Uganda recently released Rwanda prisoners and had expected Kigali to reciprocate but Kagame says Uganda has not done enough as he alleges more Rwandans remain in Ugandan prisons.

Below is part of the speech he delivered before the diplomats in Kigali read.

“Now, earlier the dean of the diplomatic corps mentioned things we achieved as chair of the African Union. Thanks not only for the compliment, but also to you and through you to the Heads of States of Africa. They are really the ones who made my work easier. With them giving the support they did give to me, I couldn’t afford to let them down. So that’s why we made progress.

Apparently, leading the East African Community has become more difficult. Even with fewer countries, being the chair of the Community this past year, is more difficult than leading the whole continent, with so many countries.

Well, I even find a lot of problems leading my own country, and it is just one country. So leading a community is assumed to be more difficult.

Looking back the East African Community has really made good progress over the years. East Africans generally work together, and the East African Community Secretariat has served us well.

Freedom of movement of goods and different things has gone well.

I am sure you are aware of the challenge we had in our country with our neighbour, let me say neighbours, but particularly the neighbour to our north, which is Uganda.

But I think we are making progress as well, and we want to continue to make good progress. But there is always going to be work to do.

You know, people talk a lot about integration. Integration has something that relates to borders. So currently we have some difficulties along our border.

But looking at it, you would assume it is just the border. No, there is what causes the difficulties at the border. And I think those ones need to be paid more attention to.

How did we come to the point where we had difficulties at the border? It’s because of something else. We have to address something else, and by that we will be addressing the difficulties at the border.

Even without borders — let’s suppose borders were removed in the East African Community. For Rwanda, we have Tanzania to the east, Burundi to the south, DRC to the west, Uganda to the north. Let’s assume we removed the borders.

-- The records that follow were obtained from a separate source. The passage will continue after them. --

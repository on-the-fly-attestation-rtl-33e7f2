// sha256_core: iterative SHA-256 compression function, one round per clock.
//
// The core keeps the running hash value H (eight 32-bit words, set to the
// SHA-256 initial value by reset) and compresses one 512-bit block in 65
// clock cycles: 64 round cycles followed by one cycle that adds the working
// variables a..h into H. The message is not buffered: during rounds 0..15 the
// core raises msg_req and takes msg_word in that same cycle as W[t]; rounds
// 16..63 derive W[t] from a 16-word window of the schedule.
//
// Interface: start is accepted when start_ok is high (idle, or the final
// cycle of the previous block), and round 0 runs in the next cycle. The
// caller must then supply a valid msg_word in each of the 16 cycles msg_req
// is high. done pulses in the final cycle of a block; digest is updated at the
// end of that cycle and holds until the next block ends. No padding and no
// length field are added here: the core compresses exactly the blocks it is
// given. Synchronous reset.
//
// SHA-256 and the 65-cycle block time follow the design description (the
// original work used an existing core whose insides are not described); the
// streaming message input is this design's choice.
module sha256_core
  import attest_pkg::*;
(
  input  logic         clk,
  input  logic         rst,
  input  logic         start,
  output logic         start_ok,
  output logic         msg_req,
  input  logic [31:0]  msg_word,
  output logic         busy,
  output logic         done,
  output logic [255:0] digest
);

  logic [31:0] h [8];          // running hash value
  logic [31:0] a, b, c, d, e, f, g, hh;
  logic [31:0] w [16];         // W[t-16] .. W[t-1]
  logic [6:0]  t;              // round number, 64 = final add
  logic        active;

  logic [31:0] wt, t1, t2;
  logic        final_cycle;

  assign final_cycle = active && t == 7'd64;
  assign start_ok    = !active || final_cycle;
  assign msg_req     = active && t < 7'd16;
  assign busy        = active;
  assign done        = final_cycle;

  always_comb begin
    if (t < 7'd16)
      wt = msg_word;
    else
      wt = small_sigma1(w[14]) + w[9] + small_sigma0(w[1]) + w[0];
    t1 = hh + big_sigma1(e) + ((e & f) ^ (~e & g)) + sha256_k(t[5:0]) + wt;
    t2 = big_sigma0(a) + ((a & b) ^ (a & c) ^ (b & c));
  end

  always_comb
    for (int i = 0; i < 8; i++)
      digest[32*(7-i) +: 32] = h[i];

  always_ff @(posedge clk) begin
    if (rst) begin
      for (int i = 0; i < 8; i++)
        h[i] <= SHA256_H0[32*(7-i) +: 32];
      for (int i = 0; i < 16; i++)
        w[i] <= '0;
      {a, b, c, d, e, f, g, hh} <= SHA256_H0;
      t      <= '0;
      active <= 1'b0;
    end else begin
      if (final_cycle) begin
        h[0] <= h[0] + a;  h[1] <= h[1] + b;
        h[2] <= h[2] + c;  h[3] <= h[3] + d;
        h[4] <= h[4] + e;  h[5] <= h[5] + f;
        h[6] <= h[6] + g;  h[7] <= h[7] + hh;
        {a, b, c, d} <= {h[0] + a, h[1] + b, h[2] + c, h[3] + d};
        {e, f, g, hh} <= {h[4] + e, h[5] + f, h[6] + g, h[7] + hh};
        active <= start;
        t      <= '0;
      end else if (active) begin
        hh <= g;  g <= f;  f <= e;  e <= d + t1;
        d  <= c;  c <= b;  b <= a;  a <= t1 + t2;
        for (int i = 0; i < 15; i++)
          w[i] <= w[i+1];
        w[15] <= wt;
        t <= t + 1'b1;
      end else if (start) begin
        {a, b, c, d, e, f, g, hh} <= {h[0], h[1], h[2], h[3], h[4], h[5], h[6], h[7]};
        active <= 1'b1;
        t      <= '0;
      end
    end
  end

endmodule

By the way, even without borders, you still have neighbours. You know why? Because even within borders, just talking about Rwanda, within, we still have neighbours. Where I live, an hour away by road, I have a neighbour.

If you remove the border, the one on this side of the borders becomes a neighbour. Then another becomes a neighbour, and another, and another. Communities will always have neighbours.

Why am I saying this? In my community, my home, we have neighbours around.

Depending on how I treat my neighbour, or how the neighbour treats me, we can have freedom of movement, or a relationship, and so forth.

But if my neighbour tells me, if I find you in my home compound, I will do something to you. What that results into is you are now creating a border, a line between your home and mine.

Just by the statement. If I am moving around and loitering and find myself in your compound, and you say this is a no-go area, don’t step here. Stay in your place. You have already created a border between these families.

This is what has happened between Rwanda and Uganda in the recent days. We have had hundreds of Rwandans arrested in Uganda.

And we have raised this matter with Ugandan authorities. We have families of hundreds of families coming and appealing to us asking why don’t you ask Uganda to release our people.

And that matter has been raised with Uganda repeatedly, several times, by different layers of our administration. I myself traveled there.

The families of these people in prison are asking me what I am doing to have their people released and brought back home.

These are people who traveled there for business, students studying there, all kinds of things. But nothing happened.

In fact, what resulted into the so-called closure of the border — it is not really closed as such. I will tell you the facts and you will make your own conclusion.

Because of that, we had to tell Rwandans that the only thing I can do now is tell you not to go to Uganda, those who have not been arrested yet. Just stop going there because if you go there, I have no control.

They may arrest you, and your families will come to me and say you have been arrested. And there is nothing I can do about it.

The only thing I can do is advise you not to go there. But we did not stop Ugandans from coming here.

They have been coming. And the only border that is closed is Gatuna. Kagitumba and Cyanika and other places are being used.

Recently something I would call progress happened.

We went to Angola, with the President of Angola and the President of DRC, the four Heads of State. We said what we wanted to say, and agreed later on that we would do something about it.

Recently the progress is that some of the people who have been held in prison for months or years were released, nine of them.

Well, if you add to others released before, maybe you get to twenty, but unfortunately some of them have been dying as they arrive back home.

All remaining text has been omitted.